▶ **Exercise prompt**: A word-for-word restatement of every record is required.

▶ **Information given**:
// near_path: adder side for effective subtraction with an exponent
// difference of at most 2 (alignment cases 3 and 5).
//
// Alignment is a 3-1 multiplexer: the operand with the smaller exponent is
// shifted right by 0, 1 or 2 bits. A 4-input carry-save step sums the
// product's S and C (cleared below its ULP), the rounding constant r_Mul
// and the complemented c, so no rounded product is needed first. The
// compound adder returns X-Y-1 and X-Y; the sign of X-Y picks either X-Y or
// ~(X-Y-1) = Y-X, giving the magnitude without a comparator. In parallel
// the LOP predicts the leading digit; the normalization left shift uses the
// prediction and a final shift of 0..3 bits corrects it. Large cancellation
// leaves an exact result; small cancellation is rounded by round_select.
// The window has one more bit than WIN_W for the sign. The 3-1 alignment
// multiplexer, compound adder and LOP follow the SNAP organization; the
// rounding step after the shift is this design's simplification.
// Combinational.
module near_path
  import snap_pkg::*;
(
  input  logic [XT_W-1:0]        xs,
  input  logic [XT_W-1:0]        xc,
  input  logic [1:0]             xr,
  input  logic                   x_ulp_hi,
  input  logic [SIG_W-1:0]       y,
  input  logic signed [XE_W-1:0] diff,     // ex - ey, -2..2
  input  logic                   sx,
  input  logic                   sy,
  input  rmode_e                 rm,
  input  logic signed [XE_W-1:0] eref,
  output logic [SIG_W-1:0]       sig,
  output logic signed [XE_W-1:0] exp,
  output logic                   sign,
  output logic                   zero,
  output logic                   inexact
);
  localparam int unsigned W  = WIN_W + 1;
  localparam int unsigned PW = $clog2(W);

  logic [W-1:0] ulp, mask, xs_w, xc_w, xr_w, y_w, ps, pc, r0, r1;
  logic [WIN_W-1:0] mag, n0, n;
  logic [1:0]   shx, shy;
  logic [PW-1:0] pos;
  logic         none, neg, guard, sticky, carry;
  logic [6:0]   sh0, sh1;
  logic [SIG_W-1:0] sig_r;

  always_comb begin
    shx  = (diff < 0) ? 2'(-diff) : 2'd0;
    shy  = (diff > 0) ? 2'(diff)  : 2'd0;
    ulp  = W'(1) << (x_ulp_hi ? WIN_LSB + 1 : WIN_LSB);
    mask = ~(ulp - W'(1));
    // 3-1 multiplexers for the alignment by 0, 1 or 2 bits.
    xs_w = ((W'(xs) << WIN_LSB) & mask) >> shx;
    xc_w = ((W'(xc) << WIN_LSB) & mask) >> shx;
    xr_w = (ulp * W'(xr)) >> shx;
    y_w  = ~((W'(y) << WIN_LSB) >> shy);
  end

  csa42 #(.W(W)) u_csa (.w(xs_w), .x(xc_w), .y(xr_w), .z(y_w), .s(ps), .c(pc));

  compound_adder #(.W(W)) u_add (
    .a(ps), .b(pc), .sum0(r0), .sum1(r1), .cout0(), .cout1()
  );

  lop #(.W(W)) u_lop (.a(ps), .b(pc), .pos(pos), .none(none));

  always_comb begin
    neg  = r1[W-1];
    mag  = neg ? WIN_W'(~r0) : WIN_W'(r1);
    sign = neg ? sy : sx;
    zero = mag == '0;
    // Coarse shift from the prediction, placing the predicted leading
    // digit two positions below the top. The true leading one of the
    // magnitude is at most one position above or below the prediction
    // (LOP error, and X-Y versus X-Y-1), so it lands one to three
    // positions below the top and the fine shift finishes the job.
    if (none || 32'(pos) + 2 >= WIN_W - 1) sh0 = '0;
    else                                  sh0 = 7'(WIN_W - 3 - 32'(pos));
    n0 = mag << sh0;
    // Fine correction.
    if      (n0[WIN_W-1]) sh1 = 7'd0;
    else if (n0[WIN_W-2]) sh1 = 7'd1;
    else if (n0[WIN_W-3]) sh1 = 7'd2;
    else                  sh1 = 7'd3;
    n      = n0 << sh1;
    guard  = n[WIN_W-1-SIG_W];
    sticky = |n[WIN_W-2-SIG_W:0];
  end

  round_select u_round (
    .sig(n[WIN_W-1 -: SIG_W]), .guard(guard), .sticky(sticky), .sign(sign),
    .rm(rm), .sig_r(sig_r), .carry(carry), .inexact(inexact), .inc()
  );

  always_comb begin
    sig = sig_r;
    exp = eref + 2 - XE_W'(sh0) - XE_W'(sh1) + XE_W'(carry);
  end
endmodule
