// near_path_tb: checks the near path (effective subtraction, exponent
// difference -2..2). X is a random double given as a random carry-save split
// S + C + r_Mul*ULP, with the ULP at bit 0 or bit 1 and junk below the ULP
// that the rounding mask must clear; Y is a random double. The rounded
// difference, exact-zero and inexact outputs are compared with the
// reference IEEE add. Heavy cancellation is provoked on purpose.
module near_path_tb;
  import snap_pkg::*;
  import fp_ref_pkg::*;
  logic [XT_W-1:0] xs, xc;
  logic [1:0] xr;
  logic x_ulp_hi, sx, sy, sign, zero, inexact;
  logic [SIG_W-1:0] y, sig;
  logic signed [XE_W-1:0] diff, eref, exp;
  rmode_e rm;
  logic clk = 1'b0;
  int checks = 0, failures = 0, n_zero = 0, n_deep = 0, n_round = 0;

  near_path dut (.*);

  always #5 clk = ~clk;
  initial begin : watchdog
    repeat (100000) @(posedge clk);
    failures++;
    $display("TB_RESULT checks=%0d failures=%0d", checks, failures);
    $finish;
  end

  initial begin
    logic [63:0] cx, dx;
    logic [XT_W-1:0] xv, rest, half;
    int ex, dd, u;
    ref_t r;
    for (int i = 0; i < 20000; i++) begin
      dx = rand_fp(1023, 3);
      dd = int'($urandom_range(4)) - 2;
      x_ulp_hi = 1'($urandom);
      // Reference exponent of X: bit 52 of xs is 1.0.
      ex = int'(dx[62:52]) - (x_ulp_hi ? 1 : 0);
      cx = {~dx[63], 11'(ex - dd), 20'($urandom), 32'($urandom)};
      if (i % 4 == 0) cx[51:0] = dx[51:0] ^ 52'($urandom_range(15));   // cancellation
      rm = rmode_e'($urandom_range(3));
      u  = x_ulp_hi ? 1 : 0;
      xv = XT_W'({1'b1, dx[51:0]}) << u;
      xr = 2'($urandom_range(2));
      if ((XT_W'(xr) << u) > xv) xr = 0;
      rest = xv - (XT_W'(xr) << u);
      half = XT_W'({$urandom, $urandom}) % ((rest >> u) + 1);
      xs = (half << u) | XT_W'(x_ulp_hi & 1'($urandom));
      xc = (rest - (half << u)) | XT_W'(x_ulp_hi & 1'($urandom));
      y  = {1'b1, cx[51:0]};
      diff = XE_W'(dd);
      sx = dx[63]; sy = cx[63];
      eref = XE_W'((dd >= 0) ? ex : ex - dd);
      @(posedge clk);
      r = ref_add(cx, dx, int'(rm));
      checks++;
      if (r.res[62:0] == 0) begin
        n_zero++;
        if (!zero) failures++;
      end else if (zero || {sign, exp[EXP_W-1:0], sig[FRAC_W-1:0]} !== r.res || !sig[52]
                   || inexact !== r.flags[0]) begin
        failures++;
        if (failures < 5) $display("mismatch c=%h d=%h ulp_hi=%b rm=%0d got %h exp %h", cx, dx,
                                   x_ulp_hi, rm, {sign, exp[EXP_W-1:0], sig[FRAC_W-1:0]}, r.res);
      end
      if (!zero && int'(exp) < int'(eref) - 10) n_deep++;
      if (r.flags[0]) n_round++;
    end
    $display("zero %0d deep-cancel %0d rounded %0d", n_zero, n_deep, n_round);
    if (n_zero == 0 || n_deep == 0 || n_round == 0) failures++;
    $display("TB_RESULT checks=%0d failures=%0d", checks, failures);
    $finish;
  end
endmodule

▶ **Task solution**:
// near_path: adder side for effective subtraction with an exponent
// difference of at most 2 (alignment cases 3 and 5).
//
// Alignment is a 3-1 multiplexer: the operand with the smaller exponent is
// shifted right by 0, 1 or 2 bits. A 4-input carry-save step sums the
// product's S and C (cleared below its ULP), the rounding constant r_Mul
// and the complemented c, so no rounded product is needed first. The
// compound adder returns X-Y-1 and X-Y; the sign of X-Y picks either X-Y or
// ~(X-Y-1) = Y-X, giving the magnitude without a comparator. In parallel
// the LOP predicts the leading digit; the normalization left shift uses the
// prediction and a final shift of 0..3 bits corrects it. Large cancellation
// leaves an exact result; small cancellation is rounded by round_select.
// The window has one more bit than WIN_W for the sign. The 3-1 alignment
// multiplexer, compound adder and LOP follow the SNAP organization; the
// rounding step after the shift is this design's simplification.
// Combinational.
module near_path
  import snap_pkg::*;
(
  input  logic [XT_W-1:0]        xs,
  input  logic [XT_W-1:0]        xc,
  input  logic [1:0]             xr,
  input  logic                   x_ulp_hi,
  input  logic [SIG_W-1:0]       y,
  input  logic signed [XE_W-1:0] diff,     // ex - ey, -2..2
  input  logic                   sx,
  input  logic                   sy,
  input  rmode_e                 rm,
  input  logic signed [XE_W-1:0] eref,
  output logic [SIG_W-1:0]       sig,
  output logic signed [XE_W-1:0] exp,
  output logic                   sign,
  output logic                   zero,
  output logic                   inexact
);
  localparam int unsigned W  = WIN_W + 1;
  localparam int unsigned PW = $clog2(W);

  logic [W-1:0] ulp, mask, xs_w, xc_w, xr_w, y_w, ps, pc, r0, r1;
  logic [WIN_W-1:0] mag, n0, n;
  logic [1:0]   shx, shy;
  logic [PW-1:0] pos;
  logic         none, neg, guard, sticky, carry;
  logic [6:0]   sh0, sh1;
  logic [SIG_W-1:0] sig_r;

  always_comb begin
    shx  = (diff < 0) ? 2'(-diff) : 2'd0;
    shy  = (diff > 0) ? 2'(diff)  : 2'd0;
    ulp  = W'(1) << (x_ulp_hi ? WIN_LSB + 1 : WIN_LSB);
    mask = ~(ulp - W'(1));
    // 3-1 multiplexers for the alignment by 0, 1 or 2 bits.
    xs_w = ((W'(xs) << WIN_LSB) & mask) >> shx;
    xc_w = ((W'(xc) << WIN_LSB) & mask) >> shx;
    xr_w = (ulp * W'(xr)) >> shx;
    y_w  = ~((W'(y) << WIN_LSB) >> shy);
  end

  csa42 #(.W(W)) u_csa (.w(xs_w), .x(xc_w), .y(xr_w), .z(y_w), .s(ps), .c(pc));

  compound_adder #(.W(W)) u_add (
    .a(ps), .b(pc), .sum0(r0), .sum1(r1), .cout0(), .cout1()
  );

  lop #(.W(W)) u_lop (.a(ps), .b(pc), .pos(pos), .none(none));

  always_comb begin
    neg  = r1[W-1];
    mag  = neg ? WIN_W'(~r0) : WIN_W'(r1);
    sign = neg ? sy : sx;
    zero = mag == '0;
    // Coarse shift from the prediction, placing the predicted leading
    // digit two positions below the top. The true leading one of the
    // magnitude is at most one position above or below the prediction
    // (LOP error, and X-Y versus X-Y-1), so it lands one to three
    // positions below the top and the fine shift finishes the job.
    if (none || 32'(pos) + 2 >= WIN_W - 1) sh0 = '0;
    else                                  sh0 = 7'(WIN_W - 3 - 32'(pos));
    n0 = mag << sh0;
    // Fine correction.
    if      (n0[WIN_W-1]) sh1 = 7'd0;
    else if (n0[WIN_W-2]) sh1 = 7'd1;
    else if (n0[WIN_W-3]) sh1 = 7'd2;
    else                  sh1 = 7'd3;
    n      = n0 << sh1;
    guard  = n[WIN_W-1-SIG_W];
    sticky = |n[WIN_W-2-SIG_W:0];
  end

  round_select u_round (
    .sig(n[WIN_W-1 -: SIG_W]), .guard(guard), .sticky(sticky), .sign(sign),
    .rm(rm), .sig_r(sig_r), .carry(carry), .inexact(inexact), .inc()
  );

  always_comb begin
    sig = sig_r;
    exp = eref + 2 - XE_W'(sh0) - XE_W'(sh1) + XE_W'(carry);
  end
endmodule
// near_path_tb: checks the near path (effective subtraction, exponent
// difference -2..2). X is a random double given as a random carry-save split
// S + C + r_Mul*ULP, with the ULP at bit 0 or bit 1 and junk below the ULP
// that the rounding mask must clear; Y is a random double. The rounded
// difference, exact-zero and inexact outputs are compared with the
// reference IEEE add. Heavy cancellation is provoked on purpose.
module near_path_tb;
  import snap_pkg::*;
  import fp_ref_pkg::*;
  logic [XT_W-1:0] xs, xc;
  logic [1:0] xr;
  logic x_ulp_hi, sx, sy, sign, zero, inexact;
  logic [SIG_W-1:0] y, sig;
  logic signed [XE_W-1:0] diff, eref, exp;
  rmode_e rm;
  logic clk = 1'b0;
  int checks = 0, failures = 0, n_zero = 0, n_deep = 0, n_round = 0;

  near_path dut (.*);

  always #5 clk = ~clk;
  initial begin : watchdog
    repeat (100000) @(posedge clk);
    failures++;
    $display("TB_RESULT checks=%0d failures=%0d", checks, failures);
    $finish;
  end

  initial begin
    logic [63:0] cx, dx;
    logic [XT_W-1:0] xv, rest, half;
    int ex, dd, u;
    ref_t r;
    for (int i = 0; i < 20000; i++) begin
      dx = rand_fp(1023, 3);
      dd = int'($urandom_range(4)) - 2;
      x_ulp_hi = 1'($urandom);
      // Reference exponent of X: bit 52 of xs is 1.0.
      ex = int'(dx[62:52]) - (x_ulp_hi ? 1 : 0);
      cx = {~dx[63], 11'(ex - dd), 20'($urandom), 32'($urandom)};
      if (i % 4 == 0) cx[51:0] = dx[51:0] ^ 52'($urandom_range(15));   // cancellation
      rm = rmode_e'($urandom_range(3));
      u  = x_ulp_hi ? 1 : 0;
      xv = XT_W'({1'b1, dx[51:0]}) << u;
      xr = 2'($urandom_range(2));
      if ((XT_W'(xr) << u) > xv) xr = 0;
      rest = xv - (XT_W'(xr) << u);
      half = XT_W'({$urandom, $urandom}) % ((rest >> u) + 1);
      xs = (half << u) | XT_W'(x_ulp_hi & 1'($urandom));
      xc = (rest - (half << u)) | XT_W'(x_ulp_hi & 1'($urandom));
      y  = {1'b1, cx[51:0]};
      diff = XE_W'(dd);
      sx = dx[63]; sy = cx[63];
      eref = XE_W'((dd >= 0) ? ex : ex - dd);
      @(posedge clk);
      r = ref_add(cx, dx, int'(rm));
      checks++;
      if (r.res[62:0] == 0) begin
        n_zero++;
        if (!zero) failures++;
      end else if (zero || {sign, exp[EXP_W-1:0], sig[FRAC_W-1:0]} !== r.res || !sig[52]
                   || inexact !== r.flags[0]) begin
        failures++;
        if (failures < 5) $display("mismatch c=%h d=%h ulp_hi=%b rm=%0d got %h exp %h", cx, dx,
                                   x_ulp_hi, rm, {sign, exp[EXP_W-1:0], sig[FRAC_W-1:0]}, r.res);
      end
      if (!zero && int'(exp) < int'(eref) - 10) n_deep++;
      if (r.flags[0]) n_round++;
    end
    $display("zero %0d deep-cancel %0d rounded %0d", n_zero, n_deep, n_round);
    if (n_zero == 0 || n_deep == 0 || n_round == 0) failures++;
    $display("TB_RESULT checks=%0d failures=%0d", checks, failures);
    $finish;
  end
endmodule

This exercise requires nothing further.